Beginning with the first line below, please restate each line exactly, down to and including the line containing "exp16 = N'(longint'(a) + longint'(b));".

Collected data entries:
━━━━━━━━━━━━━━━━━━━━━━━━━━━━━━

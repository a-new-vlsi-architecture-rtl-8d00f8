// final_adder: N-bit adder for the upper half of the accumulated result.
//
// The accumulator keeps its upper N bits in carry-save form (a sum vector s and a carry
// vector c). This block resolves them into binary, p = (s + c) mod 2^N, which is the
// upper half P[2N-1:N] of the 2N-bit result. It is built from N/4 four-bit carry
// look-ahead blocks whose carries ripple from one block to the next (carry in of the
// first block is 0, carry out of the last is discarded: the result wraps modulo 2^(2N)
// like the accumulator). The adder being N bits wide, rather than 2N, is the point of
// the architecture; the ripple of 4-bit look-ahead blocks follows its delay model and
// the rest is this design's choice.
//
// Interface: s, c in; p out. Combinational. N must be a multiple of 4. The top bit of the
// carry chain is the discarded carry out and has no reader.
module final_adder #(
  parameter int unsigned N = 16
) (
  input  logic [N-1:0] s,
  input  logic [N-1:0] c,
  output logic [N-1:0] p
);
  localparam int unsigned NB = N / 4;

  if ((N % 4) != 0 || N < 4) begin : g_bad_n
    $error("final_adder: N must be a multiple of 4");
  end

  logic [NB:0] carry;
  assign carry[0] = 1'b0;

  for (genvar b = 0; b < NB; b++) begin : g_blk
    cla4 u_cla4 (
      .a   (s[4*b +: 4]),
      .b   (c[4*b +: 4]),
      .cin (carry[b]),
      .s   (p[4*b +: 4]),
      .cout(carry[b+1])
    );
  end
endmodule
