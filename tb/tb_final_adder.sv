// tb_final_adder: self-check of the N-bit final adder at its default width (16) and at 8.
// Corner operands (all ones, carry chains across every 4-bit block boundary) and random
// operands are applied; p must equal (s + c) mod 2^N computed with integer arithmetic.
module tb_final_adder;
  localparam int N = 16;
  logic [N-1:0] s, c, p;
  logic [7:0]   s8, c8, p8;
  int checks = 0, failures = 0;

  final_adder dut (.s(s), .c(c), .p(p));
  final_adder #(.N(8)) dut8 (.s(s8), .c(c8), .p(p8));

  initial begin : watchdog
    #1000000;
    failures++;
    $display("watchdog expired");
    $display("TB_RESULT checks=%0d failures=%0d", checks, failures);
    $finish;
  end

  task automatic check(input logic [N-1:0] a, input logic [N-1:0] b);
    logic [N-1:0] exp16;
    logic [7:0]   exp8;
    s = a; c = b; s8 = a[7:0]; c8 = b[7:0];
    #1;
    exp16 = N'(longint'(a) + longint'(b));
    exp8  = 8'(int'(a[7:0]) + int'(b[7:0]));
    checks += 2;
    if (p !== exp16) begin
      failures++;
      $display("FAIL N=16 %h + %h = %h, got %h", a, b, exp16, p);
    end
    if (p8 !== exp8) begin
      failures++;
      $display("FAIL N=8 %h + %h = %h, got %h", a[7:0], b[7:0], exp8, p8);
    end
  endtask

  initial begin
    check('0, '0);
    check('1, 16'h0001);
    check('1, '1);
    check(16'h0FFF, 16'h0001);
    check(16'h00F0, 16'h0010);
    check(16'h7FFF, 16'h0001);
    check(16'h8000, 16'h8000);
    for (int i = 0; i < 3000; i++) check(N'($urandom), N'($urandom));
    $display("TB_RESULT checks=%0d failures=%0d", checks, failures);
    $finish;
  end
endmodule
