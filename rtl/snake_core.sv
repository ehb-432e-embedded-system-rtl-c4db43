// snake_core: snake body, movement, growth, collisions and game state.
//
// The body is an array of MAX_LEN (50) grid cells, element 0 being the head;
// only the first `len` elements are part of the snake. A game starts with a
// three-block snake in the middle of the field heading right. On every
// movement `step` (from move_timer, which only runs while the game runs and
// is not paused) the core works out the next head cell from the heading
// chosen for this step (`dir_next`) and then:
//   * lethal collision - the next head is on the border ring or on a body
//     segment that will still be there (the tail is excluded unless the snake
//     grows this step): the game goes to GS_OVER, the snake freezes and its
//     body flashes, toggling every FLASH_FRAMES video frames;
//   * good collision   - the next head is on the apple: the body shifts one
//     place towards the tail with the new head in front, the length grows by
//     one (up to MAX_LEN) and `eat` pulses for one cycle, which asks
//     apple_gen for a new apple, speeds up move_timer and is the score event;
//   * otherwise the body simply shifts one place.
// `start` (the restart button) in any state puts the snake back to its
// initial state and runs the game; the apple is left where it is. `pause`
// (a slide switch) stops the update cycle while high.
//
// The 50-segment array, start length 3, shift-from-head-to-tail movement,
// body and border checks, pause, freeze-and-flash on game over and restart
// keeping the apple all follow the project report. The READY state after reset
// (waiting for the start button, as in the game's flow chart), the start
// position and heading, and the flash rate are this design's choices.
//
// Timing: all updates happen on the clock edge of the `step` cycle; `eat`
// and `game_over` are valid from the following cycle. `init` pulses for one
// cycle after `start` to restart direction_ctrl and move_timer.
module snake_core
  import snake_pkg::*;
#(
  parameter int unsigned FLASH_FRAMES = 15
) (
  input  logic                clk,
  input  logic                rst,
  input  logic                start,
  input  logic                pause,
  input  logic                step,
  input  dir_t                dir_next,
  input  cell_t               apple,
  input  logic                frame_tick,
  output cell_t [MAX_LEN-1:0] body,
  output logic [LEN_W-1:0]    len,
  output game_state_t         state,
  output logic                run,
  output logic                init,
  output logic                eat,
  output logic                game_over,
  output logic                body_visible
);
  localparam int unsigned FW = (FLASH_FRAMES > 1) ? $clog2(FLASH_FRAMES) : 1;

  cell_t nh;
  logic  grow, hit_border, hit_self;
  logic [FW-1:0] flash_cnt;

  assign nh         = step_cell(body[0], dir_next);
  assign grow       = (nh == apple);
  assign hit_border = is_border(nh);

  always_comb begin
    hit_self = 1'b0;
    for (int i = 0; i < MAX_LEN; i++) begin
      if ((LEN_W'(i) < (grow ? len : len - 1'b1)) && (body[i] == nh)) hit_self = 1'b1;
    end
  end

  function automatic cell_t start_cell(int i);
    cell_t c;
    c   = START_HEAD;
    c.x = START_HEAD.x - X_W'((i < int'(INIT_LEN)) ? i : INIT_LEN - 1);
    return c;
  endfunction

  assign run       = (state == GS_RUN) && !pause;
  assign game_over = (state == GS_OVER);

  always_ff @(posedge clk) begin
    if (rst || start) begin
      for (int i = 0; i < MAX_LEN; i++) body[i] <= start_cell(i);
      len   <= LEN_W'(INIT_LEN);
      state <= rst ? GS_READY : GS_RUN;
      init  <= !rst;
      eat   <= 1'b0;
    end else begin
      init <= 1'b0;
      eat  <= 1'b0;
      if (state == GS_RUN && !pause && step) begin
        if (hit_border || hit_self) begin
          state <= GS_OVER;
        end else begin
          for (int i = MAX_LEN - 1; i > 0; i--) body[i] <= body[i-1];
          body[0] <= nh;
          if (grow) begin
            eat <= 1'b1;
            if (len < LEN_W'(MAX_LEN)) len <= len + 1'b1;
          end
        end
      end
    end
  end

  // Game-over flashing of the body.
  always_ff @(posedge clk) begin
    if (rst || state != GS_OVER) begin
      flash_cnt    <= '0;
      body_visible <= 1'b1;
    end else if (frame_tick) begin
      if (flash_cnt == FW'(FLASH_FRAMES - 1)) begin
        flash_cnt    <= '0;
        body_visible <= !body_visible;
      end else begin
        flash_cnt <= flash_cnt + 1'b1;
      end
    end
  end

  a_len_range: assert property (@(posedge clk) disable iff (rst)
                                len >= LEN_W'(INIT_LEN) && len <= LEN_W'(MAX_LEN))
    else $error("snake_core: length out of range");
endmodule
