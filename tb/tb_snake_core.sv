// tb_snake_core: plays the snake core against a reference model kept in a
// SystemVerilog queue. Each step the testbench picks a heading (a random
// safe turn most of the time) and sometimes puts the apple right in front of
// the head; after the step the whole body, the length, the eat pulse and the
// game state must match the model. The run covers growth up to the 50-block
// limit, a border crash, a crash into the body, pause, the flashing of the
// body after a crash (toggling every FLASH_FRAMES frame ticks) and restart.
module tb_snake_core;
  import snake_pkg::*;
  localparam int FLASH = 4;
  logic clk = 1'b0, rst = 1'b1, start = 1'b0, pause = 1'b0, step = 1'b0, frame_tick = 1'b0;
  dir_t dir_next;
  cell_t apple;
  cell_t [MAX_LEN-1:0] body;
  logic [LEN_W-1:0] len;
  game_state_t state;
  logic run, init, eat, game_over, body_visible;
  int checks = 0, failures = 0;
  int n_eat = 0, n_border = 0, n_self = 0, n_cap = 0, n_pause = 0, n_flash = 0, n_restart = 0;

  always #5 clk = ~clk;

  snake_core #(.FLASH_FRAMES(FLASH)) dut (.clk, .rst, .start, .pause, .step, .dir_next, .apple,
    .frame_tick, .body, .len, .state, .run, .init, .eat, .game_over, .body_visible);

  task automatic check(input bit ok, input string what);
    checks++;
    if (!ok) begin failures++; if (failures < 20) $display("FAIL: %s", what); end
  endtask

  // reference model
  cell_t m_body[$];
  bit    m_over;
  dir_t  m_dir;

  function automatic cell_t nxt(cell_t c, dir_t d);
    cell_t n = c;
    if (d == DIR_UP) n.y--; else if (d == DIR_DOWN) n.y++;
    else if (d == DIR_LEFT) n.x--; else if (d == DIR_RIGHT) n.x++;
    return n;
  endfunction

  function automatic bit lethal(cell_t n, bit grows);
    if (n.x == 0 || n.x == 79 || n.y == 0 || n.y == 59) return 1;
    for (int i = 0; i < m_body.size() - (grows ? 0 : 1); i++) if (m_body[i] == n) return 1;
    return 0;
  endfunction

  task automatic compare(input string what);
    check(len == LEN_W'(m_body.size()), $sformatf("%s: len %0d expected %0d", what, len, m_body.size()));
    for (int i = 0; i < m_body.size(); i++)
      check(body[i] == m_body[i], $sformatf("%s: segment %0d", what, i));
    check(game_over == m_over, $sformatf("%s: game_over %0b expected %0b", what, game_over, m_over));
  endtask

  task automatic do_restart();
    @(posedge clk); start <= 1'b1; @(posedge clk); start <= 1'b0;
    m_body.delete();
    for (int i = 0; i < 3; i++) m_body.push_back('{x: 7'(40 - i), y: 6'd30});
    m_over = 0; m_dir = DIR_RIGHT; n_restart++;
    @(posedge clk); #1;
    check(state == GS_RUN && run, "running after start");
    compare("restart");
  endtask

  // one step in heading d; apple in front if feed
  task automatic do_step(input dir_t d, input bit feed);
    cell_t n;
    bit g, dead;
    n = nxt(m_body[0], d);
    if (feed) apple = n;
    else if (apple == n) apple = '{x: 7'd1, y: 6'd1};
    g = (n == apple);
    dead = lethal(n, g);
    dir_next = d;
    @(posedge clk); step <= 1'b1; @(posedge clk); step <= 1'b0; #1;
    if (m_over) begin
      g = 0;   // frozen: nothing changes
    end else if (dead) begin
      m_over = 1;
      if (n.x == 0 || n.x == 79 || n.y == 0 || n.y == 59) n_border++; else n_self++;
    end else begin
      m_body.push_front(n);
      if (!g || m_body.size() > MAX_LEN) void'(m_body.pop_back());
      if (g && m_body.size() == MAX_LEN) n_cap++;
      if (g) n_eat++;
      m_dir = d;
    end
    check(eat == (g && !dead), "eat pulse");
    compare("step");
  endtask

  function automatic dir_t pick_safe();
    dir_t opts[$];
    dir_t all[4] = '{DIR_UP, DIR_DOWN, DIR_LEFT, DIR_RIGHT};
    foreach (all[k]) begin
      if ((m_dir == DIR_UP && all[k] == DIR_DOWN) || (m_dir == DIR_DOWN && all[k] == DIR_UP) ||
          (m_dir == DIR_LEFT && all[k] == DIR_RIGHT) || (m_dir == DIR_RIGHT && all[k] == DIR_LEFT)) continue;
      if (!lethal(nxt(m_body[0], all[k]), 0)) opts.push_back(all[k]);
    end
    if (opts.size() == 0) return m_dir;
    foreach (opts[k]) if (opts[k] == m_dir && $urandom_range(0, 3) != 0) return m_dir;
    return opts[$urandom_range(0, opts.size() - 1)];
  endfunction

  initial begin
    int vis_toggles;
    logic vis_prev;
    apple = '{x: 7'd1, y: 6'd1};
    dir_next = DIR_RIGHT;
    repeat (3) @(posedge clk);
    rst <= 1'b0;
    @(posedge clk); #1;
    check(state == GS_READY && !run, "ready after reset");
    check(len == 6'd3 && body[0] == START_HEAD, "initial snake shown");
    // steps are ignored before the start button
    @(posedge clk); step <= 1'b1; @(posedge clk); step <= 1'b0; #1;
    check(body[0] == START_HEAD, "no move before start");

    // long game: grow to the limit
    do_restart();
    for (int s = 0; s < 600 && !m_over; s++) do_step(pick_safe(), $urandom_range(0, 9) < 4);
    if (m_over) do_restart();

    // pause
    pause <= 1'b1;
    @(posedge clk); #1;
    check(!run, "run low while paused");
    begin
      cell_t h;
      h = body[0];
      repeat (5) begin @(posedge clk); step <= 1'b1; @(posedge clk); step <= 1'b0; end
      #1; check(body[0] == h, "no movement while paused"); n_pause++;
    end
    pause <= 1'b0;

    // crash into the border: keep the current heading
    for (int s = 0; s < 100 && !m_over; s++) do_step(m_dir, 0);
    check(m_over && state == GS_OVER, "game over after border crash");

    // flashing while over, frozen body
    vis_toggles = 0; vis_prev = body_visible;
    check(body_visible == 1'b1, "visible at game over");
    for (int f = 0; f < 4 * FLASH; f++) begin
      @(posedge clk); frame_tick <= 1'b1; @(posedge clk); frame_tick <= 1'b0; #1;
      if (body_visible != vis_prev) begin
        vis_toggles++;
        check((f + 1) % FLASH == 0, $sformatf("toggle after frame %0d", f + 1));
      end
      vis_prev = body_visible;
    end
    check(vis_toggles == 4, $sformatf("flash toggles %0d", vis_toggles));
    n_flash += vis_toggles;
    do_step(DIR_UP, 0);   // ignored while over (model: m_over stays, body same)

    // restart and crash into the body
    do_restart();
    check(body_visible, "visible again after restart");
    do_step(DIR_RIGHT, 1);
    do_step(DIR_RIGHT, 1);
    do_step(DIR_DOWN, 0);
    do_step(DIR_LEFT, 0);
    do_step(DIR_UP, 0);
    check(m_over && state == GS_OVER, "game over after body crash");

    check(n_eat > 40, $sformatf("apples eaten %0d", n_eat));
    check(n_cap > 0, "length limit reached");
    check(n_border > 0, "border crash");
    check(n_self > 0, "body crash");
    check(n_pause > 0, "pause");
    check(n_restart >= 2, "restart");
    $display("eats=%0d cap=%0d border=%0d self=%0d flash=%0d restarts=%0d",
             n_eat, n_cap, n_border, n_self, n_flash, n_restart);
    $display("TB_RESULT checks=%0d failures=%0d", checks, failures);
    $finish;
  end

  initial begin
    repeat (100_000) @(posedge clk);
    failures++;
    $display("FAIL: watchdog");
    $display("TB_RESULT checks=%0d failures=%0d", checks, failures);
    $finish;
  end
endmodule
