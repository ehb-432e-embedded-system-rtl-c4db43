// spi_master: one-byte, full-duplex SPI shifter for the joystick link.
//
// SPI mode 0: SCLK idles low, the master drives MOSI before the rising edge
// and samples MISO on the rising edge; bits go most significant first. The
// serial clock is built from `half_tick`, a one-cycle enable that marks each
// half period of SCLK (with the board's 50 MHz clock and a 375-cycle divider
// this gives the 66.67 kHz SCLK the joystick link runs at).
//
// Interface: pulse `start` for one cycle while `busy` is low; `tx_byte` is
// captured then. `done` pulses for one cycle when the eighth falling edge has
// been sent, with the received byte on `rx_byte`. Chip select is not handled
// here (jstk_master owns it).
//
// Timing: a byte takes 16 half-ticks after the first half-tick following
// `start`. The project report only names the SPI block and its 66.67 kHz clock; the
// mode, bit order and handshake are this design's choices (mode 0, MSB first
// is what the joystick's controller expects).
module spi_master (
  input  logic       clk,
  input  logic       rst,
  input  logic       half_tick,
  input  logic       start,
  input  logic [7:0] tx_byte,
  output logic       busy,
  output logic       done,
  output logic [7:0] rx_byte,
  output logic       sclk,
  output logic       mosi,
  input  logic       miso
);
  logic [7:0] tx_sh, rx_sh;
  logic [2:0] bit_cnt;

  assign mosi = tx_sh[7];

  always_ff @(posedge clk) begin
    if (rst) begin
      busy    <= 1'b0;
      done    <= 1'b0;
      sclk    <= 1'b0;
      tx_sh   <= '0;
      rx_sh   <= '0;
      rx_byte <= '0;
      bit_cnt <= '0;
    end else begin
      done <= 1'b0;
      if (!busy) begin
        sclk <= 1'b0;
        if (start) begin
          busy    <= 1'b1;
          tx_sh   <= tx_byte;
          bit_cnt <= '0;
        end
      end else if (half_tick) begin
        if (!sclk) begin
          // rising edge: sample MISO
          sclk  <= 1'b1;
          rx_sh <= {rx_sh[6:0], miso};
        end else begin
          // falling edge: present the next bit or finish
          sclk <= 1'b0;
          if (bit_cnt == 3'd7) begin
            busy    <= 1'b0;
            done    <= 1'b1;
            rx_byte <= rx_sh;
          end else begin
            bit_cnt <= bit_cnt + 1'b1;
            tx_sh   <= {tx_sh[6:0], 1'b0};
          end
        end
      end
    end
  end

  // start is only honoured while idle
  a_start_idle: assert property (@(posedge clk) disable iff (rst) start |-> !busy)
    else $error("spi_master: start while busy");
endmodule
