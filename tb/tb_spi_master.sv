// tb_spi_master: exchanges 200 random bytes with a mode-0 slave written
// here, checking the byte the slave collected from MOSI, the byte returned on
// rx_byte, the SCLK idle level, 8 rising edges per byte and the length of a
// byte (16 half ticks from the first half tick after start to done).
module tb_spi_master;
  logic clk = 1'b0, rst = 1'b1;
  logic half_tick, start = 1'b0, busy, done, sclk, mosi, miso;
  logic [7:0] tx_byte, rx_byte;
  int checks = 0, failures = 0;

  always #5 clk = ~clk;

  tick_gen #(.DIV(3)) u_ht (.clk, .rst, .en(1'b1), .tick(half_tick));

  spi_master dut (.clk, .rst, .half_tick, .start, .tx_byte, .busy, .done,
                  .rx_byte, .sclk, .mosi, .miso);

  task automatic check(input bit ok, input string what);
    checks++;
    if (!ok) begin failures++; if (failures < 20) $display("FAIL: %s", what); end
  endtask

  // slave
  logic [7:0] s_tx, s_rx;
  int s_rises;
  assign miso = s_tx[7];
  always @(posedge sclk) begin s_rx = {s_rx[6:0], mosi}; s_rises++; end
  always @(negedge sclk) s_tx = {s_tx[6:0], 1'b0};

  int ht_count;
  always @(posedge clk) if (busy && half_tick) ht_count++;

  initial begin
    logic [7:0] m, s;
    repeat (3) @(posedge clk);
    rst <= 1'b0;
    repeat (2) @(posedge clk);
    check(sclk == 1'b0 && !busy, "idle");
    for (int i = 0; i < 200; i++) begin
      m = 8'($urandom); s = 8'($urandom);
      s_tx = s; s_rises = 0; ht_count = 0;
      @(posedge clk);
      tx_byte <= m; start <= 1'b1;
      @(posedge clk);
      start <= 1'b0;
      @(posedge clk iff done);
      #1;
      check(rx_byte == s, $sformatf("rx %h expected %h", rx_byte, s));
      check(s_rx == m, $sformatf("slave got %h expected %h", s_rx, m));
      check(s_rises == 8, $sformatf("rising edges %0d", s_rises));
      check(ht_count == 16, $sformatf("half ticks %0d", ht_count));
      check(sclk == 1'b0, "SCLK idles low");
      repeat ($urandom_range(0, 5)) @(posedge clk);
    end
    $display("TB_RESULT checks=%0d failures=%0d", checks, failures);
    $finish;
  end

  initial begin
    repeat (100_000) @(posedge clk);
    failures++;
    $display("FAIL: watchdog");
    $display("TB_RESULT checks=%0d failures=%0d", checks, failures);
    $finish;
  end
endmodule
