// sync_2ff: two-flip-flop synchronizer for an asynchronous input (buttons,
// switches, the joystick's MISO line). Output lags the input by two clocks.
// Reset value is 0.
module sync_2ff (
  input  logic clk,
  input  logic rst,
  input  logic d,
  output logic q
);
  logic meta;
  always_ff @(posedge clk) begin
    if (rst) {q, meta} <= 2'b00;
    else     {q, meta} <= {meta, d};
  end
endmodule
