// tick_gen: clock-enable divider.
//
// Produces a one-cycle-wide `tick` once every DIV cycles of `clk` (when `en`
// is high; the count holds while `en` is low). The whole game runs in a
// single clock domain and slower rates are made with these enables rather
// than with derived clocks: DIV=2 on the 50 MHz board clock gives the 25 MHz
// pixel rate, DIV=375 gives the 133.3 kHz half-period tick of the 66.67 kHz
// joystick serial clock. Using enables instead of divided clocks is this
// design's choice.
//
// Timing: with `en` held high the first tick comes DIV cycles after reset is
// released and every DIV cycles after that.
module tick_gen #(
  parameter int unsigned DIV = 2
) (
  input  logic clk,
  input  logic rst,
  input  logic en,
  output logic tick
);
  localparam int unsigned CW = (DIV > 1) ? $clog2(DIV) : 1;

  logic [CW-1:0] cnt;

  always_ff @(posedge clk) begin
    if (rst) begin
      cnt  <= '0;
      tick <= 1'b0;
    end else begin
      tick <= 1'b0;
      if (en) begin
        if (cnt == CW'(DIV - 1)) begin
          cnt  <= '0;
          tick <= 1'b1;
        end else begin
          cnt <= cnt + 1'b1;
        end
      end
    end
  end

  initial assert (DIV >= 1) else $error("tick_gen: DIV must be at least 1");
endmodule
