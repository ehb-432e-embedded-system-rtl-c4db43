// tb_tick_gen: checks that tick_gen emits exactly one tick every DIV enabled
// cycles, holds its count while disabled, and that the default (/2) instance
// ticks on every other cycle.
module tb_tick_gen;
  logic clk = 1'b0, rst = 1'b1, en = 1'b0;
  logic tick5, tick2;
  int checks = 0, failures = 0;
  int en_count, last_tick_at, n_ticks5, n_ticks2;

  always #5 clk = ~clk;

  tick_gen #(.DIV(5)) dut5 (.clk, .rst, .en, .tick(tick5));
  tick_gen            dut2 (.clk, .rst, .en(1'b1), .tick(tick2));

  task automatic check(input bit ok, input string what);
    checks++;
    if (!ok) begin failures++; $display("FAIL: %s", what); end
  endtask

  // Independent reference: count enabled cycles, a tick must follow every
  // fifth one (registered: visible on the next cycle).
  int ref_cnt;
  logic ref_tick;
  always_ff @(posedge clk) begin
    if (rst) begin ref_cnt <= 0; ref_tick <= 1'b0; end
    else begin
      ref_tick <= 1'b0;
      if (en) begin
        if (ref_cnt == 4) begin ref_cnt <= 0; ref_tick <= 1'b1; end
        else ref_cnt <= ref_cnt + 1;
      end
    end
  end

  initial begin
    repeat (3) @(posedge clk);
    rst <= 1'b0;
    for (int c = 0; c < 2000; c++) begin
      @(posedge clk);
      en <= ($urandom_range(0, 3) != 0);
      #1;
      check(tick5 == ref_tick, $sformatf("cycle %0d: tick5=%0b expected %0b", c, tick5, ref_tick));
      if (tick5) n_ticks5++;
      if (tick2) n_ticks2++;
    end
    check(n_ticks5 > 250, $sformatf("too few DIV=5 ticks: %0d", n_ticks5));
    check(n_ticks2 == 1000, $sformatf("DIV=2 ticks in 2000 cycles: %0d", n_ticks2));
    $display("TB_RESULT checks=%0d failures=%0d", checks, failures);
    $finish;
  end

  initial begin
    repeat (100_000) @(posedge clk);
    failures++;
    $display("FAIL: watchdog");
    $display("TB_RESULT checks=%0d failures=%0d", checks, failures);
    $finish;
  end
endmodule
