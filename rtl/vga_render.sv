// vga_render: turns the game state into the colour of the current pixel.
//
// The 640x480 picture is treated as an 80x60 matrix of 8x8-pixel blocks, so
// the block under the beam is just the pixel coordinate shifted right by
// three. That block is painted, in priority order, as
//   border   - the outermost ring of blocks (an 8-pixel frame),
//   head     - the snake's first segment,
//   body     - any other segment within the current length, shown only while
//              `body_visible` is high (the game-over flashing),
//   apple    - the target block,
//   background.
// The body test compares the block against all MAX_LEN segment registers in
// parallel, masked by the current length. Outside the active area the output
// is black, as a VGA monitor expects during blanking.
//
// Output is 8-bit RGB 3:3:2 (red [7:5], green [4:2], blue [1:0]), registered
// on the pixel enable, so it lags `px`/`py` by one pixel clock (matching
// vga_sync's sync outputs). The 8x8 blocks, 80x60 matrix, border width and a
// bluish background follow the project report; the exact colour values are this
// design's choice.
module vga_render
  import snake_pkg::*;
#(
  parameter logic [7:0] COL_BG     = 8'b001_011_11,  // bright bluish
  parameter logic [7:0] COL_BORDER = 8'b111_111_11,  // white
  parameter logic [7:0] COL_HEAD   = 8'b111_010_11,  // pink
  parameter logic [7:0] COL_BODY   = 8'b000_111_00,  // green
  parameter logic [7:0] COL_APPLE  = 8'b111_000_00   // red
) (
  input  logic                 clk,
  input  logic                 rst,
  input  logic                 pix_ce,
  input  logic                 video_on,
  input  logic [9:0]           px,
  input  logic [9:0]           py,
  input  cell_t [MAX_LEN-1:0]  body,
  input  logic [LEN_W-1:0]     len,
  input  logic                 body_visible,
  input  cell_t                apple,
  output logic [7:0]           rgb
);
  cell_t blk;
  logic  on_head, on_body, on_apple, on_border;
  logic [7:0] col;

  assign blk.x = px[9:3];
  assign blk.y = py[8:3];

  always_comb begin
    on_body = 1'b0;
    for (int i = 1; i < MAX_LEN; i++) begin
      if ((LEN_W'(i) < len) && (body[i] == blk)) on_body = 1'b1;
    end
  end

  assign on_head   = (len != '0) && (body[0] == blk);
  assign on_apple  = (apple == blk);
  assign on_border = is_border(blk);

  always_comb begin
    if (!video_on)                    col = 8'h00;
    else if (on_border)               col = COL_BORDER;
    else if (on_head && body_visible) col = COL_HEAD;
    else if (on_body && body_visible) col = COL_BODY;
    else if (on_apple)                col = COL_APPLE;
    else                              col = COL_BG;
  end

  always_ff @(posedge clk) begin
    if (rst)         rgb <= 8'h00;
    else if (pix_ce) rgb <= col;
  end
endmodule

━━━━━━━━━━━━━━━━━━━━━━━━━━━━━━

Task response:
repository a-new-vlsi-architecture-rtl-8d00f8
// final_adder: N-bit adder for the upper half of the accumulated result.
//
// The accumulator keeps its upper N bits in carry-save form (a sum vector s and a carry
// vector c). This block resolves them into binary, p = (s + c) mod 2^N, which is the
// upper half P[2N-1:N] of the 2N-bit result. It is built from N/4 four-bit carry
// look-ahead blocks whose carries ripple from one block to the next (carry in of the
// first block is 0, carry out of the last is discarded: the result wraps modulo 2^(2N)
// like the accumulator). The adder being N bits wide, rather than 2N, is the point of
// the architecture; the ripple of 4-bit look-ahead blocks follows its delay model and
// the rest is this design's choice.
//
// Interface: s, c in; p out. Combinational. N must be a multiple of 4. The top bit of the
// carry chain is the discarded carry out and has no reader.
module final_adder #(
  parameter int unsigned N = 16
) (
  input  logic [N-1:0] s,
  input  logic [N-1:0] c,
  output logic [N-1:0] p
);
  localparam int unsigned NB = N / 4;

  if ((N % 4) != 0 || N < 4) begin : g_bad_n
    $error("final_adder: N must be a multiple of 4");
  end

  logic [NB:0] carry;
  assign carry[0] = 1'b0;

  for (genvar b = 0; b < NB; b++) begin : g_blk
    cla4 u_cla4 (
      .a   (s[4*b +: 4]),
      .b   (c[4*b +: 4]),
      .cin (carry[b]),
      .s   (p[4*b +: 4]),
      .cout(carry[b+1])
    );
  end
endmodule
filename tb/tb_final_adder.sv
// tb_final_adder: self-check of the N-bit final adder at its default width (16) and at 8.
// Corner operands (all ones, carry chains across every 4-bit block boundary) and random
// operands are applied; p must equal (s + c) mod 2^N computed with integer arithmetic.
module tb_final_adder;
  localparam int N = 16;
  logic [N-1:0] s, c, p;
  logic [7:0]   s8, c8, p8;
  int checks = 0, failures = 0;

  final_adder dut (.s(s), .c(c), .p(p));
  final_adder #(.N(8)) dut8 (.s(s8), .c(c8), .p(p8));

  initial begin : watchdog
    #1000000;
    failures++;
    $display("watchdog expired");
    $display("TB_RESULT checks=%0d failures=%0d", checks, failures);
    $finish;
  end

  task automatic check(input logic [N-1:0] a, input logic [N-1:0] b);
    logic [N-1:0] exp16;
    logic [7:0]   exp8;
    s = a; c = b; s8 = a[7:0]; c8 = b[7:0];
    #1;
    exp16 = N'(longint'(a) + longint'(b));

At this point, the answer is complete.